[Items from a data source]

################

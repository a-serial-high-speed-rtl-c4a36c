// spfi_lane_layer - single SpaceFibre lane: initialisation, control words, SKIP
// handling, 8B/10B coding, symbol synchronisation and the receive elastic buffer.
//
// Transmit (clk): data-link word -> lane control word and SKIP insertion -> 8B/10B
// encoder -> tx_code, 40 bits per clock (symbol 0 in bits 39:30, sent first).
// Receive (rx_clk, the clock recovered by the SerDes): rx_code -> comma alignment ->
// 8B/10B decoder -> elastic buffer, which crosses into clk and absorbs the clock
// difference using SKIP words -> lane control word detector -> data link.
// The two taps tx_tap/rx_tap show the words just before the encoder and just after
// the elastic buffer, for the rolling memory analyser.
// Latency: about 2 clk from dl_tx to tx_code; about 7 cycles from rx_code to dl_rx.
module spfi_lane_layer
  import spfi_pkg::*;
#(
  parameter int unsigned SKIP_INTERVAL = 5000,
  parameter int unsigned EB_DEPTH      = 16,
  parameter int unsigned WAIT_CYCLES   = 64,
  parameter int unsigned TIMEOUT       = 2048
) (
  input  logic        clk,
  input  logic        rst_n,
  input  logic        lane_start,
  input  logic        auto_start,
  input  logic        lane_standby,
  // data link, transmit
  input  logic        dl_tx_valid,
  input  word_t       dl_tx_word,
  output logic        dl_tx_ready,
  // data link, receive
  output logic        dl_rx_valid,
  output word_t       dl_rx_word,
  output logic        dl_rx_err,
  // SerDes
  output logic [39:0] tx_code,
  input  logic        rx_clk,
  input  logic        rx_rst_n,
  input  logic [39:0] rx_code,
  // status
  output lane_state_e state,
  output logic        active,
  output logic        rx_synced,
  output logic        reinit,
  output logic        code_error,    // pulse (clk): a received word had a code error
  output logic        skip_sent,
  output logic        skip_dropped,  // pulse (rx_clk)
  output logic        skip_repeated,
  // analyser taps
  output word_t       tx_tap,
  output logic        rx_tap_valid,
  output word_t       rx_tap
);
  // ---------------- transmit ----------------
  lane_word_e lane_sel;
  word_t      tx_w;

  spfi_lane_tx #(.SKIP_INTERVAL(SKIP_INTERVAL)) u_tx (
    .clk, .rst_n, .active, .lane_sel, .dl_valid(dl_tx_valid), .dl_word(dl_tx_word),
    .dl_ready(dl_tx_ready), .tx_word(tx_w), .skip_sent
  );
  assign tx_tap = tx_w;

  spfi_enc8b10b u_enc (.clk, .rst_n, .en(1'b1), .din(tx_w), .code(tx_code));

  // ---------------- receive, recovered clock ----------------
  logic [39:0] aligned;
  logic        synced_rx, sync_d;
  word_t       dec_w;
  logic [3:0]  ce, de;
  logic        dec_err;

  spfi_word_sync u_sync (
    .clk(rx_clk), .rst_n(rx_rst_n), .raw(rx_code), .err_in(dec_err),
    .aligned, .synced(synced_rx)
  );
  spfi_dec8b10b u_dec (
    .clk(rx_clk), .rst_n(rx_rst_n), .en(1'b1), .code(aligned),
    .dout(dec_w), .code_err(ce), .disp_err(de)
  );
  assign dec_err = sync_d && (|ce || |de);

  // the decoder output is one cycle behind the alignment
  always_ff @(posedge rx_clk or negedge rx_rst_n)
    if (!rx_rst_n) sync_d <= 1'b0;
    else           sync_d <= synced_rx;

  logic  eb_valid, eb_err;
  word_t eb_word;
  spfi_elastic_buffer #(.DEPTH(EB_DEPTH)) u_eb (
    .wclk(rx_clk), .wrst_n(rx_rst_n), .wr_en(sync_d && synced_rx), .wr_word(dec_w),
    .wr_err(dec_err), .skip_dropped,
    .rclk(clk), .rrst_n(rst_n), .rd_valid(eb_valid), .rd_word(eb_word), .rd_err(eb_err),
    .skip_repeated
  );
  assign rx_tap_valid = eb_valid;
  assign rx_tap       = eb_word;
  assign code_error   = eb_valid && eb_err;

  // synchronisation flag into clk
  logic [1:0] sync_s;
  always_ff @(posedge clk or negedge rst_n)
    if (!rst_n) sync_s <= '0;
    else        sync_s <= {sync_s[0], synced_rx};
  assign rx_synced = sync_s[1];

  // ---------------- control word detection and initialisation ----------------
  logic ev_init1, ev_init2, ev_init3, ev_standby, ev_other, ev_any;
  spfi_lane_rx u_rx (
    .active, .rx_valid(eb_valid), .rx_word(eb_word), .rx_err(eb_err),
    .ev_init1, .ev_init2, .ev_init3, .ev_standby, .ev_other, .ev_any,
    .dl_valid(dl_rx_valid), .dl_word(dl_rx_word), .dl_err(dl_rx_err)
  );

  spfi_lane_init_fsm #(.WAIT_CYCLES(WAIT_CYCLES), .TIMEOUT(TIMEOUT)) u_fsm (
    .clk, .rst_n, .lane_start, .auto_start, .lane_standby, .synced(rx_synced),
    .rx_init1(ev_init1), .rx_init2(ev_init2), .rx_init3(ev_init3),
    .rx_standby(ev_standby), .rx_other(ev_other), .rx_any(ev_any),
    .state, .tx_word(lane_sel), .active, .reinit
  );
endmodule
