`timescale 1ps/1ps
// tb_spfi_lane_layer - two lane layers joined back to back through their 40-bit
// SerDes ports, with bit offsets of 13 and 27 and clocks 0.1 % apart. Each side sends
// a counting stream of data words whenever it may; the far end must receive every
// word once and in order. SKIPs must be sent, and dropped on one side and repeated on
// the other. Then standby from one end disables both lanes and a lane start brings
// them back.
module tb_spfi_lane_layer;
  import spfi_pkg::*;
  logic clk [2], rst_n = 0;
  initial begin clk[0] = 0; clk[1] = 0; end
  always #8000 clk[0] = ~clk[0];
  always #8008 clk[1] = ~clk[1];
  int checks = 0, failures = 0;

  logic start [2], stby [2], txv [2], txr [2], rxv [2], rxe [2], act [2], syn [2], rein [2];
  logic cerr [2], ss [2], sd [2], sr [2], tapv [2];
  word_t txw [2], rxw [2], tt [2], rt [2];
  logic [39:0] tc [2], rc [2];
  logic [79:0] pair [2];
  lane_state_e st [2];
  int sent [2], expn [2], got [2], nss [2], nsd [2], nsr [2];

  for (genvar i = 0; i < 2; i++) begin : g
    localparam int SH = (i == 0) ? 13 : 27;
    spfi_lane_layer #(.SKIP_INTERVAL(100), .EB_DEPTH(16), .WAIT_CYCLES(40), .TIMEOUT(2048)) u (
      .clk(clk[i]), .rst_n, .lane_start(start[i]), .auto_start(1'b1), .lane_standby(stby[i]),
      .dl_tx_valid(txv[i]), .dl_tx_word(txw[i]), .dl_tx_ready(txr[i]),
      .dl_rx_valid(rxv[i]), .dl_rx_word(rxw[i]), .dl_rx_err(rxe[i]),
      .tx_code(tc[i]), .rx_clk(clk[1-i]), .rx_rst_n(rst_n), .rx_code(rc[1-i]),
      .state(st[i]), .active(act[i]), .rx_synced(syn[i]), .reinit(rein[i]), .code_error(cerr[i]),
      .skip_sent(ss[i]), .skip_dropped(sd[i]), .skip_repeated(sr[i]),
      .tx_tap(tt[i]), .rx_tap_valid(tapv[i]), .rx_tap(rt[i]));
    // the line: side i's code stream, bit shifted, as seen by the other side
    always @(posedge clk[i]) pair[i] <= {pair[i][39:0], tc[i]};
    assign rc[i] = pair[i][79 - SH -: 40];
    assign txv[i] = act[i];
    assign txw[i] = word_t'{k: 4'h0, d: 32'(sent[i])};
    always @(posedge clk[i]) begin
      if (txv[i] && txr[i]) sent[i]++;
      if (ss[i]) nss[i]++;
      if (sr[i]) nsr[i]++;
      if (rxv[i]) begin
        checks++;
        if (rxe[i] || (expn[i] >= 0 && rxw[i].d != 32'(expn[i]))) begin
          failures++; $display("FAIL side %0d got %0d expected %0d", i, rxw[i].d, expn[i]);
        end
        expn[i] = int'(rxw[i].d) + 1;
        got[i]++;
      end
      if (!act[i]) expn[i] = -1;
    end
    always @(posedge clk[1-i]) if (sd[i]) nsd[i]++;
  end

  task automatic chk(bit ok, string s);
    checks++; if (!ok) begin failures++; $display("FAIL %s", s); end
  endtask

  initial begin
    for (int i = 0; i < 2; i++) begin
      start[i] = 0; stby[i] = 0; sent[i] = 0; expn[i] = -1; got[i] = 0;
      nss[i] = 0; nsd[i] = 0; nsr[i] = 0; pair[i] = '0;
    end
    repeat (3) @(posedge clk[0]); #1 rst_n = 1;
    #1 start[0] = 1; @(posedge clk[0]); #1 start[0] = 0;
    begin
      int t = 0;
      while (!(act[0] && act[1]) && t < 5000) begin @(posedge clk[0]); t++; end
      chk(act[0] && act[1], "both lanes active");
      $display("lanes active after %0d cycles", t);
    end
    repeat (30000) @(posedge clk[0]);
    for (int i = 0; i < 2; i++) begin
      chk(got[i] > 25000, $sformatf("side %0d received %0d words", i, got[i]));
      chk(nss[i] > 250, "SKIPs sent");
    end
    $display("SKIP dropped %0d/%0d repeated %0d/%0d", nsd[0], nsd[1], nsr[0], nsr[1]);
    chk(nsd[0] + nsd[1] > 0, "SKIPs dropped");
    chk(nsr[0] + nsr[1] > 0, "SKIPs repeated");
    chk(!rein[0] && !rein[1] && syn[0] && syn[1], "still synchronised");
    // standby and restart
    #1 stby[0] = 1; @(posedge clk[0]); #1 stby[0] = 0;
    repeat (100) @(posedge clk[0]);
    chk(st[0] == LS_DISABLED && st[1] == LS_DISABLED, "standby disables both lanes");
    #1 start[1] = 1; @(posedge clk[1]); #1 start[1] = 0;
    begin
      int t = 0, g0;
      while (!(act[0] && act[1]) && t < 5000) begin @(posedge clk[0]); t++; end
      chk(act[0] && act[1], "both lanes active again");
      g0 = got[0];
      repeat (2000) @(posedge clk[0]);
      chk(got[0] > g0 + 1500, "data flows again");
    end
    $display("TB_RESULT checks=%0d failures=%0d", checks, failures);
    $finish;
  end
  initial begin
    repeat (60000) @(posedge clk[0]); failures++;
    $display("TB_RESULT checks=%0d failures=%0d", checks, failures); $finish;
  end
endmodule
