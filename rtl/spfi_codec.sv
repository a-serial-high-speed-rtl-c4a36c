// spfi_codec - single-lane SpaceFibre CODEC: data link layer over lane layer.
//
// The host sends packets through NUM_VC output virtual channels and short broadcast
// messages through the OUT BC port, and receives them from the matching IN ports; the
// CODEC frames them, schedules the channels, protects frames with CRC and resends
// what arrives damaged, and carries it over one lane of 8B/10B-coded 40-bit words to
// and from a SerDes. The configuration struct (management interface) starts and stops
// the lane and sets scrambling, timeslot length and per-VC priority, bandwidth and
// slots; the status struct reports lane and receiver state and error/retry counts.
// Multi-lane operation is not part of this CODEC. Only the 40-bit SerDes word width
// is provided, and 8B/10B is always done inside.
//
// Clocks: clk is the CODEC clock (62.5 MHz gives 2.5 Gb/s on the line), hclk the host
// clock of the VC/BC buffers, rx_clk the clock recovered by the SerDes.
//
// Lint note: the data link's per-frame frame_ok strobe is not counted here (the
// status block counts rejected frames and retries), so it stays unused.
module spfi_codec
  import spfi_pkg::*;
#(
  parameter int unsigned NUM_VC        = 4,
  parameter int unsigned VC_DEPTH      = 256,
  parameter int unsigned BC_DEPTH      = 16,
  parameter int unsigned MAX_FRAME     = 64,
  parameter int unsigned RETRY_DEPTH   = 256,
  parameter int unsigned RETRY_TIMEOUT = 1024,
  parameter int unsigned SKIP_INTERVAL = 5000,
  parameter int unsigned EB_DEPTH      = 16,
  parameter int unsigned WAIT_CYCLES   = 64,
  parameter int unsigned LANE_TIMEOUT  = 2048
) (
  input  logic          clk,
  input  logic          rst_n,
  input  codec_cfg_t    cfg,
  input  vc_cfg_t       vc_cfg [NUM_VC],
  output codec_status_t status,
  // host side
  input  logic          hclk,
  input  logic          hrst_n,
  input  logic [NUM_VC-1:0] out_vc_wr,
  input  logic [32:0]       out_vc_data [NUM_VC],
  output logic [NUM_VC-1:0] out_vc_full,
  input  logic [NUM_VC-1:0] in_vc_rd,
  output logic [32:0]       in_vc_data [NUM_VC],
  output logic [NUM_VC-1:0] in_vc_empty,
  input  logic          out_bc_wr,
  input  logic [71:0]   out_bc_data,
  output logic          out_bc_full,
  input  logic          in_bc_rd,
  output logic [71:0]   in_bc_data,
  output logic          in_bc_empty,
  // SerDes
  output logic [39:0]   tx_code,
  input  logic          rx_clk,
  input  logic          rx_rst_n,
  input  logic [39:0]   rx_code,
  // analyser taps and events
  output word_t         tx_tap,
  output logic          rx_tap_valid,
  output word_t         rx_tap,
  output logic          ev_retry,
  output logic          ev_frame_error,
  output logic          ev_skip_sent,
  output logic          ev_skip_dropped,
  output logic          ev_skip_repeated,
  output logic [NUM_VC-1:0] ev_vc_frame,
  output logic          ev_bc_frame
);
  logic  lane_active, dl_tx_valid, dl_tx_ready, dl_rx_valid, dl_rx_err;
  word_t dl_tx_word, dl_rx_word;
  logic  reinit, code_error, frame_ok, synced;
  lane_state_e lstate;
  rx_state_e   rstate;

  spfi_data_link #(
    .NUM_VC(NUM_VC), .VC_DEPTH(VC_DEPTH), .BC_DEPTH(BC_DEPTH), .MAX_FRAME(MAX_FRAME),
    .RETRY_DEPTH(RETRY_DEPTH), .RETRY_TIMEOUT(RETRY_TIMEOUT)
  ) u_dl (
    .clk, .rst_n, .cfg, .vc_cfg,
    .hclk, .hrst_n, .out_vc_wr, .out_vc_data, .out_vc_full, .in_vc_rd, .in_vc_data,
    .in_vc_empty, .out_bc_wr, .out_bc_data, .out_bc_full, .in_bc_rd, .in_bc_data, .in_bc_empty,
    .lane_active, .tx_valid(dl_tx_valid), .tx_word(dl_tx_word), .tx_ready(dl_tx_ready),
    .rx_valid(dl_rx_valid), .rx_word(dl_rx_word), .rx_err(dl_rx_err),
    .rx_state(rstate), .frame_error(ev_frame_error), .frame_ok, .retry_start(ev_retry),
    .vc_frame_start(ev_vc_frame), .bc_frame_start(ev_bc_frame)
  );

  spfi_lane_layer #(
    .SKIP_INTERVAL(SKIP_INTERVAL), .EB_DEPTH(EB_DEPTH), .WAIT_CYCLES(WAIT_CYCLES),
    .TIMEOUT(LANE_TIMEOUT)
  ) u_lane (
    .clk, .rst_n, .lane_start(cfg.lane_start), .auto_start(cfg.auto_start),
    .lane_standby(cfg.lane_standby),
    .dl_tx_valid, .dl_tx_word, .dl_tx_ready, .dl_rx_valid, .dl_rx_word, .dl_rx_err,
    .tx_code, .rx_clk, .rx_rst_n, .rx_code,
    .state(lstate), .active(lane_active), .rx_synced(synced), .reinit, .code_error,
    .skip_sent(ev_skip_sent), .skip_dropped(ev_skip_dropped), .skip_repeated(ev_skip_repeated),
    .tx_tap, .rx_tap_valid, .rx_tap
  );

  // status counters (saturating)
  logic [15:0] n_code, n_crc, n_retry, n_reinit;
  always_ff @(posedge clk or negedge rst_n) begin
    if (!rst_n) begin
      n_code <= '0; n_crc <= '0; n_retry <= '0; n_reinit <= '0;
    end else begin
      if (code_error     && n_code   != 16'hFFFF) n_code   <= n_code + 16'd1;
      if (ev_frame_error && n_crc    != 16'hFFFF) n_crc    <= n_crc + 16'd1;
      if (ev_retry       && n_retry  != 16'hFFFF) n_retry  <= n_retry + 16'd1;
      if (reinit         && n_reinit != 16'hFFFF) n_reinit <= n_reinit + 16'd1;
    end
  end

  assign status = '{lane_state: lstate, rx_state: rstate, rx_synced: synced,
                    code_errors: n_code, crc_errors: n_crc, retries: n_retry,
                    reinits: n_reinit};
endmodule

################

Problem.
Transcribe only the trailing portion of the entries above: the line that contains "n_code + 16'd1;" and each line after it.

Result of this task.
      if (code_error     && n_code   != 16'hFFFF) n_code   <= n_code + 16'd1;
      if (ev_frame_error && n_crc    != 16'hFFFF) n_crc    <= n_crc + 16'd1;
      if (ev_retry       && n_retry  != 16'hFFFF) n_retry  <= n_retry + 16'd1;
      if (reinit         && n_reinit != 16'hFFFF) n_reinit <= n_reinit + 16'd1;
    end
  end

  assign status = '{lane_state: lstate, rx_state: rstate, rx_synced: synced,
                    code_errors: n_code, crc_errors: n_crc, retries: n_retry,
                    reinits: n_reinit};
endmodule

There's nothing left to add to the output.